Svolgimento del processo
xxxxx conveniva davanti al giudice di pace di Napoli la s.p.a. ETI (Enti Tabacchi Italiani, poi British American Tobaco, Bat Italia s.p.a.) per sentirla condannare al risarcimento dei danni, nei limiti del giudizio di equità, derivanti dall'ingannevolezza dei descrittivi - "leggera" o "Lights" - apposti sul contenitore di sigarette, per effetto dei quali egli, già fumatrice di sigarette Rothmans normali, era passato a questo tipo di sigarette più "leggere", nella convinzione indotta, ma errata, che esse fossero meno dannose; che, in effetti egli aveva finito, per un fenomeno di compensazione per fumare un maggior numero di sigarette; che queste c.d. sigarette "leggere" erano egualmente dannose; che egli aveva subito un danno esistenziale nel momento in cui aveva avuto coscienza dell'inutilità della scelta delle sigarette "leggere", che avevano, anzi peggiorato le sue condizioni di vita.Si costituiva la convenuta, che proponeva varie eccezioni e chiamava in causa l'Amministrazione Autonoma dei Monopoli di Stato, per essere da questa manlevata, in caso di condanna.

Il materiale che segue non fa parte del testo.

// SDR channel and adaptive equalizer built from block DA-LUT FIR filters.
//
// Source blocks s(n) (BLOCK samples per clock) pass through a
// reconfigurable DA-LUT FIR filter with parallel prefix accumulation (the
// channel filter, coefficients loaded serially into its register chain),
// then a nonlinear function (hard limiter) and an additive noise input e(n).
// The received samples r(n) enter the adaptive DA-LUT channel equalizer.
// Its output O(n) is compared with the source delayed by DELAY samples,
// s(n-DELAY), and the error drives a block sign-error LMS update of the
// equalizer coefficients. O(n) finally passes a decimator whose factor can
// be changed at run time.
//
// Interface:
//   coef_load/coef_in  serial load of the channel filter, h[TAPS-1] first
//   s_valid, s_in      source block, s_in[i] = s(n0+i)
//   noise_in           noise block e(n), added to the channel filter output
//                      of the block taken two clocks earlier
//   clip_level         limiter threshold of the nonlinear function
//   adapt_en, mu_shift equalizer adaptation on/off and step size 2^-mu_shift
//   dec_factor         decimation factor M (0 or 1: no decimation)
//   out_*              decimated O(n): out_count samples in the low lanes
//   eq_valid, eq_out, eq_err   full-rate O(n) and error e(n) = s(n-DELAY)-O(n)
//   eq_coef            current equalizer coefficients
// Timing: a source block taken at clock t gives eq_out/eq_err at t+PIPE
// (channel filter 2, nonlinearity 1, equalizer 2 clocks) and the decimated
// samples at t+PIPE+1. One block of BLOCK samples is accepted every clock.
// The chain of blocks follows the system diagram of the design; where the
// decimator sits (on the equalizer output, outside the adaptation loop) is
// this design's choice.
module da_lut_fir_sdr #(
  parameter int unsigned DATA_W = da_fir_pkg::DATA_W,
  parameter int unsigned COEF_W = da_fir_pkg::COEF_W,
  parameter int unsigned TAPS   = da_fir_pkg::TAPS,
  parameter int unsigned BLOCK  = da_fir_pkg::BLOCK,
  parameter int unsigned GRP    = da_fir_pkg::GRP,
  parameter int unsigned DELAY  = da_fir_pkg::TAPS / 2,
  parameter int unsigned MAX_M  = 8,
  localparam int unsigned MW    = $clog2(MAX_M + 1),
  localparam int unsigned CW    = $clog2(BLOCK + 1)
) (
  input  logic                     clk,
  input  logic                     rst_n,
  input  logic                     coef_load,
  input  logic signed [COEF_W-1:0] coef_in,
  input  logic                     s_valid,
  input  logic signed [DATA_W-1:0] s_in     [BLOCK],
  input  logic signed [DATA_W-1:0] noise_in [BLOCK],
  input  logic        [DATA_W-2:0] clip_level,
  input  logic                     adapt_en,
  input  logic        [3:0]        mu_shift,
  input  logic        [MW-1:0]     dec_factor,
  output logic                     out_valid,
  output logic        [CW-1:0]     out_count,
  output logic signed [DATA_W-1:0] out_data [BLOCK],
  output logic                     eq_valid,
  output logic signed [DATA_W-1:0] eq_out   [BLOCK],
  output logic signed [DATA_W:0]   eq_err   [BLOCK],
  output logic signed [COEF_W-1:0] eq_coef  [TAPS]
);
  localparam int unsigned ACC_W = da_fir_pkg::acc_width(DATA_W, COEF_W, TAPS);
  localparam int unsigned DEPTH = TAPS + BLOCK - 1;
  localparam int unsigned PIPE  = 5;

  logic signed [COEF_W-1:0] ch_coef [TAPS];
  logic                     ch_valid, rx_valid, d_valid;
  logic signed [ACC_W-1:0]  ch_y    [BLOCK];
  logic signed [DATA_W-1:0] ch_win  [DEPTH];
  logic signed [DATA_W-1:0] rx      [BLOCK];
  logic signed [DATA_W-1:0] d       [BLOCK];

  coef_reg_chain #(.COEF_W(COEF_W), .TAPS(TAPS)) u_coef (
    .clk, .rst_n, .load(coef_load), .coef_in, .coef(ch_coef)
  );

  da_fir_block #(.DATA_W(DATA_W), .COEF_W(COEF_W), .TAPS(TAPS), .BLOCK(BLOCK), .GRP(GRP)) u_rfir (
    .clk, .rst_n, .coef(ch_coef), .in_valid(s_valid), .x_in(s_in),
    .out_valid(ch_valid), .y(ch_y), .y_win(ch_win)
  );

  channel_nonlinearity #(.DATA_W(DATA_W), .IN_W(ACC_W), .SHIFT(COEF_W - 1), .BLOCK(BLOCK)) u_nl (
    .clk, .rst_n, .in_valid(ch_valid), .y(ch_y), .noise(noise_in), .clip_level,
    .out_valid(rx_valid), .r(rx)
  );

  ref_delay #(.DATA_W(DATA_W), .BLOCK(BLOCK), .DELAY(DELAY), .PIPE(PIPE)) u_ref (
    .clk, .rst_n, .in_valid(s_valid), .s_in, .out_valid(d_valid), .d_out(d)
  );

  channel_equalizer #(.DATA_W(DATA_W), .COEF_W(COEF_W), .FRAC_W(COEF_W - 1), .TAPS(TAPS),
                      .BLOCK(BLOCK), .GRP(GRP)) u_eq (
    .clk, .rst_n, .in_valid(rx_valid), .r(rx), .d, .adapt_en, .mu_shift,
    .out_valid(eq_valid), .o(eq_out), .e(eq_err), .coef(eq_coef)
  );

  decimator #(.DATA_W(DATA_W), .BLOCK(BLOCK), .MAX_M(MAX_M)) u_dec (
    .clk, .rst_n, .factor(dec_factor), .in_valid(eq_valid), .x_in(eq_out),
    .out_valid, .count(out_count), .y_out(out_data)
  );

  // The reference must line up with the equalizer output.
  a_ref_aligned: assert property (@(posedge clk) disable iff (!rst_n) eq_valid == d_valid)
    else $error("reference and equalizer out of step");

  // The assertion samples rst_n synchronously (disable iff) while the
  // registers reset asynchronously; lint notes the mixed use, which is
  // intended.

  // ch_win is only needed by adaptive users of the filter block.
  logic unused_win;
  always_comb begin
    unused_win = 1'b0;
    for (int j = 0; j < DEPTH; j++) unused_win = unused_win ^ (^ch_win[j]);
  end
endmodule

Il Giudice di pace, con sentenza definitiva depositata il 7.11.2003, condannava la convenuta al pagamento della somma di Euro 1000,00 a titolo di risarcimento del danno in favore dell'attore, oltre alle spese processuali. Rigettava la domanda nei confronti della chiamata Amministrazione Monopoli di Stato.
Riteneva il giudice di pace che la convenuta aveva colpevolmente prodotto, commercializzato e pubblicizzato confezioni di sigarette con l'utilizzo della dicitura "LIGHT", atta ad indurre in errore il consumatore medio in ordine alla presunta minore pericolosità e nocività di tali prodotti rispetto a quelli "normali". Secondo il giudice l'attrice da tale errore indotto aveva subito il danno esistenziale dovuto al peggioramento della qualità della vita conseguente allo stress ed al turbamento per il rischio del verificarsi di gravi danni ed al peggioramento delle abitudini e condizioni di vita. Tale danno era liquidato equitativamente nella predetta somma.Avverso questa sentenza ha proposto ricorso per cassazione la convenuta BAT Italia s.p.a.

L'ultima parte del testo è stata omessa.